- **Work instructions**:
In the listing below, find the line containing "valve -> subs;" and the line containing "packet cycle apart;". Repeat exactly those two lines and every line between them, nothing more.

- **Recorded information**:
::::

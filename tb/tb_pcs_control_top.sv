// tb_pcs_control_top: end-to-end test of the three-layer control system at
// its default sizes (4 cells per phase, 14+1-frame packets, 1596-clock packet
// cycle, 2 kHz carrier = 60000 clocks at 120 MHz).
//
// The same modulation wave drives all three phases, so the master's PWM is
// identical across phases and any difference at the bridges comes from the
// links. Mechanisms made to happen and counted:
//  - packets delivered master -> valve (per phase) and valve -> subs;
//  - deliveries to all four cells of a phase in the same clock;
//  - master-to-bridge latency of each PWM edge, which must lie between two
//    packet lengths and two packet lengths plus two packet cycles, and the
//    skew between phases for the same edge, at most one packet cycle;
//  - PWM pulses at duty 0.5, 0.2 and 0.02: the first two must all reach the
//    bridge, at 0.02 (10 us, below one 13.3 us packet cycle) some are lost;
//  - test-pulse mode (all cells of a phase get the same pulse): the S9 gates
//    of the four cells of a phase must rise in the same clock, and the
//    same edge at A1, B1 and C1 at most one packet cycle apart;
//  - an over-current on one cell: its gates stop at once, the master sees
//    the fault, fault reset clears it;
//  - run = 0 stops every gate; no leg ever has both switches on.
module tb_pcs_control_top;
  import pcs_pkg::*;
  localparam int NC = 4, W = 1596, PKT = 15 * 11 * 8, H = 30000, PER = 2 * H;

  logic clk = 0, rst_n = 0;
  logic signed [16:0] modulation [3];
  logic run = 0, fault_reset = 0, test_pulse = 0;
  logic signed [12:0] dab_phase [3][NC];
  logic [NC-1:0] fault_oc [3], fault_ov [3];
  logic [11:0] gate [3][NC];
  logic [NC-1:0] pwm_leg_a [3], pwm_leg_b [3];
  status_t status [3][NC];
  logic any_fault, master_tick;
  logic [2:0] valve_tick, valve_cmd_valid;
  cmd_t cell_cmd [3][NC];
  logic [NC-1:0] cell_pkt_valid [3];
  int checks = 0, failures = 0;

  pcs_control_top dut (.*);

  always #4 clk = ~clk;

  task automatic check(input bit ok, input string msg);
    checks++;
    if (!ok) begin failures++; $display("FAIL: %s", msg); end
  endtask

  longint now = 0;
  always @(posedge clk) now <= now + 1;

  // ---- packet delivery and in-phase simultaneity
  logic pv [3][NC];
  logic sub_la [3];
  always_comb
    for (int ph = 0; ph < 3; ph++) begin
      for (int k = 0; k < NC; k++) pv[ph][k] = cell_pkt_valid[ph][k];
      sub_la[ph] = cell_cmd[ph][0].leg_a;
    end
  int n_master_pkts [3] = '{0, 0, 0};
  int n_sub_pkts [3] = '{0, 0, 0};
  int n_split = 0;
  always @(posedge clk) if (rst_n)
    for (int ph = 0; ph < 3; ph++) begin
      int s;
      s = 0;
      for (int k = 0; k < NC; k++) s += pv[ph][k];
      n_master_pkts[ph] += valve_cmd_valid[ph];
      if (s == NC) n_sub_pkts[ph]++;
      else if (s != 0) n_split++;
    end

  // ---- latency and interphase skew of PWM rising edges (cell 0, leg A)
  bit measure = 0;
  longint m_edge [$];
  int e_idx [3] = '{0, 0, 0};
  longint lat [3][64];
  logic prev_m, prev_s [3];
  always @(posedge clk) begin
    prev_m <= pwm_leg_a[0][0];
    for (int ph = 0; ph < 3; ph++) prev_s[ph] <= sub_la[ph];
    if (measure) begin
      if (pwm_leg_a[0][0] && !prev_m) m_edge.push_back(now);
      for (int ph = 0; ph < 3; ph++)
        if (sub_la[ph] && !prev_s[ph] && e_idx[ph] < m_edge.size() && e_idx[ph] < 64) begin
          lat[ph][e_idx[ph]] = now - m_edge[e_idx[ph]];
          e_idx[ph]++;
        end
    end
  end

  // ---- pulse counting: master leg A of all phase-A cells vs gate S9
  bit cnt_m = 0, cnt_s = 0;
  int pulses_m = 0, pulses_s = 0;
  logic [NC-1:0] pm_q, ps_q;
  always @(posedge clk) begin
    for (int k = 0; k < NC; k++) begin
      pm_q[k] <= pwm_leg_a[0][k];
      ps_q[k] <= gate[0][k][8];
      if (cnt_m && pwm_leg_a[0][k] && !pm_q[k]) pulses_m++;
      if (cnt_s && gate[0][k][8] && !ps_q[k]) pulses_s++;
    end
  end

  // ---- test-pulse mode: gate S9 edges within and between phases
  bit tp_watch = 0;
  int tp_together = 0, tp_apart = 0;
  longint tp_edge [3][$];
  logic [NC-1:0] g9_q [3];
  always @(posedge clk) begin
    for (int ph = 0; ph < 3; ph++) begin
      logic [NC-1:0] g9, rise;
      for (int k = 0; k < NC; k++) g9[k] = gate[ph][k][8];
      rise = g9 & ~g9_q[ph];
      g9_q[ph] <= g9;
      if (tp_watch && rise != '0) begin
        if (rise == '1) tp_together++;
        else tp_apart++;
        if (rise[0]) tp_edge[ph].push_back(now);
      end
    end
  end

  // ---- shoot-through watch
  int shoot = 0;
  always @(posedge clk) if (rst_n)
    for (int ph = 0; ph < 3; ph++)
      for (int k = 0; k < NC; k++)
        for (int l = 0; l < 6; l++) if (gate[ph][k][2*l] && gate[ph][k][2*l+1]) shoot++;

  // wait until master carrier counter is at phase 30000 (no PWM edges near)
  // (the carrier counter starts from 0 in the first clock after reset)
  longint t_rel;
  task automatic to_boundary();
    @(negedge clk);
    while ((now - t_rel) % PER != H) @(negedge clk);
  endtask

  // count master and bridge pulses over n carrier periods
  task automatic count_pulses(input int d_pct, input int n, output int m, output int s);
    for (int ph = 0; ph < 3; ph++) modulation[ph] = 17'((2 * d_pct - 100) * H / 100);
    to_boundary();
    to_boundary();   // one full period to settle
    pulses_m = 0; pulses_s = 0;
    cnt_m = 1;
    fork
      begin repeat (7000) @(negedge clk); cnt_s = 1; end
    join_none
    repeat (n) begin repeat (10) @(negedge clk); to_boundary(); end
    cnt_m = 0;
    repeat (7000) @(negedge clk);
    cnt_s = 0;
    m = pulses_m; s = pulses_s;
    $display("duty %0d%%: %0d pulses from the master, %0d at the bridges", d_pct, m, s);
  endtask

  initial begin
    int m, s, lat_min, lat_max, skew_max, lost;
    for (int ph = 0; ph < 3; ph++) begin
      modulation[ph] = '0;
      fault_oc[ph] = '0; fault_ov[ph] = '0;
      for (int k = 0; k < NC; k++) dab_phase[ph][k] = 13'sd600;
    end
    repeat (5) @(negedge clk);
    rst_n = 1;
    t_rel = now;
    run = 1;
    repeat (4 * W) @(negedge clk);
    check(any_fault == 0, "no fault after start");

    // latency and skew, duty 0.5
    measure = 1;
    repeat (6) begin repeat (10) @(negedge clk); to_boundary(); end
    repeat (8000) @(negedge clk);
    measure = 0;
    lat_min = 1 << 30; lat_max = 0; skew_max = 0;
    check(e_idx[0] >= 5 && e_idx[1] == e_idx[0] && e_idx[2] == e_idx[0], $sformatf("edges measured %0d %0d %0d", e_idx[0], e_idx[1], e_idx[2]));
    for (int i = 0; i < e_idx[0]; i++) begin
      longint lo, hi;
      lo = lat[0][i]; hi = lat[0][i];
      for (int ph = 0; ph < 3; ph++) begin
        if (lat[ph][i] < lo) lo = lat[ph][i];
        if (lat[ph][i] > hi) hi = lat[ph][i];
        check(lat[ph][i] >= 2 * PKT && lat[ph][i] <= 2 * PKT + 2 * W + 40,
              $sformatf("phase %0d edge %0d latency %0d clocks", ph, i, lat[ph][i]));
      end
      if (int'(lo) < lat_min) lat_min = int'(lo);
      if (int'(hi) > lat_max) lat_max = int'(hi);
      if (int'(hi - lo) > skew_max) skew_max = int'(hi - lo);
    end
    $display("edge latency %0d..%0d clocks, largest interphase skew %0d clocks", lat_min, lat_max, skew_max);
    check(skew_max <= W, "interphase skew within one packet cycle");
    check(skew_max > 0, "interphase skew occurred");

    // test-pulse mode, duty 0.5
    test_pulse = 1;
    repeat (4 * W) @(negedge clk);
    tp_watch = 1;
    repeat (6) begin repeat (10) @(negedge clk); to_boundary(); end
    tp_watch = 0;
    begin
      int n, smin, smax;
      n = tp_edge[0].size();
      if (tp_edge[1].size() < n) n = tp_edge[1].size();
      if (tp_edge[2].size() < n) n = tp_edge[2].size();
      smin = 1 << 30; smax = 0;
      for (int i = 0; i < n; i++) begin
        longint lo, hi;
        lo = tp_edge[0][i]; hi = lo;
        for (int ph = 1; ph < 3; ph++) begin
          if (tp_edge[ph][i] < lo) lo = tp_edge[ph][i];
          if (tp_edge[ph][i] > hi) hi = tp_edge[ph][i];
        end
        if (int'(hi - lo) < smin) smin = int'(hi - lo);
        if (int'(hi - lo) > smax) smax = int'(hi - lo);
      end
      $display("test pulse: %0d edges with all 4 cells of a phase together, %0d apart; A1/B1/C1 skew %0d..%0d clocks",
               tp_together, tp_apart, smin, smax);
      check(n >= 5 && tp_together >= 3 * n && tp_apart == 0, "test pulse: cells of a phase switch in the same clock");
      check(smax <= W, "test pulse: interphase skew within one packet cycle");
    end
    test_pulse = 0;

    // duty precision P = W / (2H) = 0.0266
    count_pulses(50, 3, m, s);
    check(m == 3 * NC && s == m, "duty 0.5: every pulse reproduced");
    count_pulses(20, 3, m, s);
    check(m == 3 * NC && s == m, "duty 0.2: every pulse reproduced");
    count_pulses(2, 3, m, s);
    lost = m - s;
    check(m == 3 * NC && lost > 0 && s > 0, $sformatf("duty 0.02: %0d of %0d pulses lost", lost, m));

    // local over-current on cell A2
    for (int ph = 0; ph < 3; ph++) modulation[ph] = '0;
    repeat (2 * W) @(negedge clk);
    fault_oc[0][1] = 1'b1; #1;
    check(gate[0][1] == 12'h000, "over-current blocks cell A2 at once");
    repeat (20) @(negedge clk);
    fault_oc[0][1] = 1'b0;
    repeat (4 * W) @(negedge clk);
    check(status[0][1].fault && status[0][1].over_current && any_fault, "master sees the fault of A2");
    check(status[0][0].running && status[1][1].running && !status[0][0].fault, "other cells keep running");
    begin
      int sw;
      logic p;
      sw = 0; p = gate[0][0][0];
      repeat (2 * 6000) begin @(negedge clk); sw += (gate[0][0][0] != p); p = gate[0][0][0]; end
      check(sw >= 3 && gate[0][1] == 12'h000, "A1 DAB switching while A2 stays blocked");
    end
    fault_reset = 1;
    repeat (3 * W) @(negedge clk);
    fault_reset = 0;
    repeat (4 * W) @(negedge clk);
    check(!any_fault && status[0][1].running, "fault reset clears A2");
    check(gate[0][1] != 12'h000, "A2 gates back");

    // stop
    run = 0;
    repeat (4 * W) @(negedge clk);
    begin
      bit all_off;
      all_off = 1;
      for (int ph = 0; ph < 3; ph++) for (int k = 0; k < NC; k++) if (gate[ph][k] != 0) all_off = 0;
      check(all_off, "run = 0 stops every gate");
    end

    $display("packets master->valve %0d %0d %0d, valve->4 cells together %0d %0d %0d, split deliveries %0d, shoot-through %0d",
             n_master_pkts[0], n_master_pkts[1], n_master_pkts[2], n_sub_pkts[0], n_sub_pkts[1], n_sub_pkts[2], n_split, shoot);
    for (int ph = 0; ph < 3; ph++) check(n_master_pkts[ph] > 100 && n_sub_pkts[ph] > 100, "packets delivered");
    check(n_split == 0, "cells of a phase always served in the same clock");
    check(shoot == 0, "never both switches of a leg on");
    $display("TB_RESULT checks=%0d failures=%0d", checks, failures);
    $finish;
  end

  initial begin
    repeat (3000000) @(posedge clk);
    failures++;
    $display("watchdog");
    $display("TB_RESULT checks=%0d failures=%0d", checks, failures);
    $finish;
  end
endmodule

::::

- **Response for this exercise**:
//  - packets delivered master -> valve (per phase) and valve -> subs;
//  - deliveries to all four cells of a phase in the same clock;
//  - master-to-bridge latency of each PWM edge, which must lie between two
//    packet lengths and two packet lengths plus two packet cycles, and the
//    skew between phases for the same edge, at most one packet cycle;
//  - PWM pulses at duty 0.5, 0.2 and 0.02: the first two must all reach the
//    bridge, at 0.02 (10 us, below one 13.3 us packet cycle) some are lost;
//  - test-pulse mode (all cells of a phase get the same pulse): the S9 gates
//    of the four cells of a phase must rise in the same clock, and the
//    same edge at A1, B1 and C1 at most one packet cycle apart;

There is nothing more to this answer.